On Sun, Dec 4, 2011 at 3:03 PM, Adi Mutu <[email protected]> wrote:
> hah, funny, only now i saw that option in trac:)
>
> Anyway i get output similar to this:
>
> GET http://xxxxxxxxx.com/index.php?pg=5"; OR "99"="99 returned HTTP code
> "200" - id: 37689
> Starting "error500" grep_worker for response: <httpResponse | 200 |
> http://xxxxxxxxx.com/index.php | id:37689>
> Finished grep_worker for response: <httpResponse | 200 |
> http://xxxxxxxxx.com/index.php | id:37689>
> Starting "httpAuthDetect" grep_worker for response: <httpResponse | 200 |
> http://xxxxxxxxx.com/index.php | id:37689>
> An error occurred while parsing "http://xxxxxxxxx.com/index.php";, original
> exception: "<class 'lxml.etree.XMLSyntaxError'>"
> Finished grep_worker for response: <httpResponse | 200 |
> http://xxxxxxxxx.com/index.php | id:37689>
> keepalive: removed one connection, len(self._hostmap["xxxxxxxxx.com"]): 19
> keepalive: replacing bad connection with a new one
>
>
> Is this ok for that  'An error occurred while parsing
> "http://xxxxxxxxx.com/index.php";, original exception: "<class
> 'lxml.etree.XMLSyntaxError'>"
>
> Thanks,
>
> '
>
> ________________________________
> From: Andres Riancho <[email protected]>
> To: Adi Mutu <[email protected]>
> Cc: "[email protected]" <[email protected]>
> Sent: Sunday, December 4, 2011 5:29 PM
>
> Subject: Re: [W3af-users] w3af_console breaks at start
>
> http://sourceforge.net/apps/trac/w3af/changeset/4511 was another option :)
>
> On Sun, Dec 4, 2011 at 9:19 AM, Adi Mutu <[email protected]> wrote:
>> nevermind the last email, i've discovered svn diff -r :)
>>
>> ________________________________
>> From: Adi Mutu <[email protected]>
>> To: Andres Riancho <[email protected]>
>> Cc: "[email protected]" <[email protected]>
>> Sent: Sunday, December 4, 2011 11:46 AM
>>
>> Subject: Re: [W3af-users] w3af_console breaks at start
>>
>> Hi Andres,
>>
>> Can you tell me how can i see just the patch?

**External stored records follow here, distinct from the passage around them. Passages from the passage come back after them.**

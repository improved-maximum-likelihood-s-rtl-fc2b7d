// Correlator of the received signal with one reference tone over one bit.
//
// On every `en` the product of the received sample `x` and the reference
// sample `ref_s` is scaled back by REF_W-1 bits (the reference is a Q1.(REF_W-1)
// table value) and accumulated. `first` marks the first sample of a bit: it
// starts a new sum instead of adding. `last` marks the final sample: the
// completed sum is copied to `result` and `result_valid` is high for one
// cycle in the following cycle. One multiply and one add per sample, as in a
// read-multiply-accumulate loop; the scaling and ACC_W are this design's
// choice (ACC_W must hold SPB * 2^(X_W-1) without overflow).
module correlator #(
  parameter int unsigned X_W   = sfsk_pkg::SAMPLE_W,
  parameter int unsigned REF_W = sfsk_pkg::SAMPLE_W,
  parameter int unsigned ACC_W = sfsk_pkg::ACC_W
) (
  input  logic                     clk,
  input  logic                     rst_n,
  input  logic                     en,
  input  logic                     first,
  input  logic                     last,
  input  logic signed [X_W-1:0]    x,
  input  logic signed [REF_W-1:0]  ref_s,
  output logic signed [ACC_W-1:0]  result,
  output logic                     result_valid
);

  logic signed [X_W+REF_W-1:0] prod;
  logic signed [ACC_W-1:0]     term;
  logic signed [ACC_W-1:0]     acc;
  logic signed [ACC_W-1:0]     acc_next;

  always_comb begin
    prod     = x * ref_s;
    term     = ACC_W'(prod >>> (REF_W - 1));
    acc_next = (first ? '0 : acc) + term;
  end

  always_ff @(posedge clk) begin
    if (!rst_n) begin
      acc          <= '0;
      result       <= '0;
      result_valid <= 1'b0;
    end else begin
      result_valid <= en && last;
      if (en) begin
        acc <= acc_next;
        if (last)
          result <= acc_next;
      end
    end
  end

endmodule
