// Feeds bits of 160 random samples and references, with random idle cycles
// between samples, and compares each correlation with a sum computed here.
// Also checks full-scale inputs do not overflow the accumulator.
module tb_correlator;
  logic clk = 0, rst_n = 0, en = 0, first = 0, last = 0;
  logic signed [15:0] x, ref_s;
  logic signed [25:0] result;
  logic result_valid;
  int checks = 0, failures = 0;
  longint expected_q [$];

  correlator dut (.*);
  always #5 clk = ~clk;

  initial begin
    repeat (200000) @(posedge clk);
    failures++;
    $display("FAIL: watchdog");
    $display("TB_RESULT checks=%0d failures=%0d", checks, failures);
    $finish;
  end

  always @(posedge clk) if (result_valid) begin
    longint e;
    e = expected_q.pop_front();
    checks++;
    if (longint'(result) != e) begin failures++; $display("FAIL: result %0d expected %0d", result, e); end
  end

  initial begin
    repeat (3) @(posedge clk);
    rst_n <= 1;
    for (int b = 0; b < 40; b++) begin
      longint sum;
      sum = 0;
      for (int n = 0; n < 160; n++) begin
        logic signed [15:0] xv, rv;
        if (b == 0)      begin xv = 16'sh7fff;  rv = 16'sh7fff; end
        else if (b == 1) begin xv = -16'sh8000; rv = 16'sh7fff; end
        else begin xv = 16'($urandom); rv = 16'($urandom); end
        while ($urandom_range(0, 2) == 0) begin
          en <= 0; @(posedge clk);
        end
        en <= 1; first <= (n == 0); last <= (n == 159); x <= xv; ref_s <= rv;
        // floor((x*ref) / 2^15)
        sum += (longint'(xv) * longint'(rv)) >>> 15;
        if (n == 159) expected_q.push_back(sum);
        @(posedge clk);
      end
    end
    en <= 0;
    repeat (5) @(posedge clk);
    checks++;
    if (expected_q.size() != 0) begin failures++; $display("FAIL: %0d results missing", expected_q.size()); end
    $display("TB_RESULT checks=%0d failures=%0d", checks, failures);
    $finish;
  end
endmodule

I've tried using your track
>> but failed..
>> I'm interested because i want to learn python...I'be also looked trough
>> your
>> latest WP plugin about path disclosure and understand most of it.
>>
>> Cheers,
>>
>>
>> ________________________________
>> From: Andres Riancho <[email protected]>
>> To: Adi Mutu <[email protected]>
>> Cc: "[email protected]" <[email protected]>
>> Sent: Saturday, December 3, 2011 9:02 PM
>> Subject: Re: [W3af-users] w3af_console breaks at start
>>
>> Adi,
>>
>>     Thanks for reporting this bug, it is an issue in the way libxml2
>> parses HTML responses (which is not perfect) and we were not handling
>> the exception. I've added a better exception handling routine inside
>> our parser, which will allow you to run the scan without running into
>> this issue. The only problem with this fix is that libxml2 will still
>> fail to parse that HTTP response body, so it might be the case that
>> w3af misses some links in the application.
>>
>>     The fix is in revision 4511 from our SVN.
>>
>> Regards,
>>
>> On Sat, Dec 3, 2011 at 11:55 AM, Adi Mutu <[email protected]> wrote:
>>> Hello,
>>>
>>> this is what i get after choosing profile, selecting target and start:
>>>
>>>
>>> w3af>>> start
>>> Exiting setOutputPlugins()
>>> Called w3afCore.start()
>>> Called buildOpeners
>>> keepalive: added one connection, len(self._hostmap["xxxxxxxxxxxx.com"]):
>>> 1
>>> DNS response from DNS server for domain: xxxxxxxxxxxx.com
>>> GET http://xxxxxxxxxxxx.com/ returned HTTP code "200" - id: 1
>>> Starting "httpAuthDetect" grep_worker for response: <httpResponse | 200 |
>>> http://xxxxxxxxxxxx.com/ | id:1>
>>> Error in grep plugin, "httpAuthDetect" raised the exception: Element
>>> script
>>> embeds close tag, line 241, column 60. Please report this bug to the w3af
>>> sourceforge project page [
>>> https://sourceforge.net/apps/trac/w3af/newticket
>>> ]
>>> Exception: Traceback (most recent call last):
>>>   File "/opt/.   /w3af/core/data/url/xUrllib.py", line 840, in
>>> _grep_worker
>>>     timedout_grep_wrapper(request, response)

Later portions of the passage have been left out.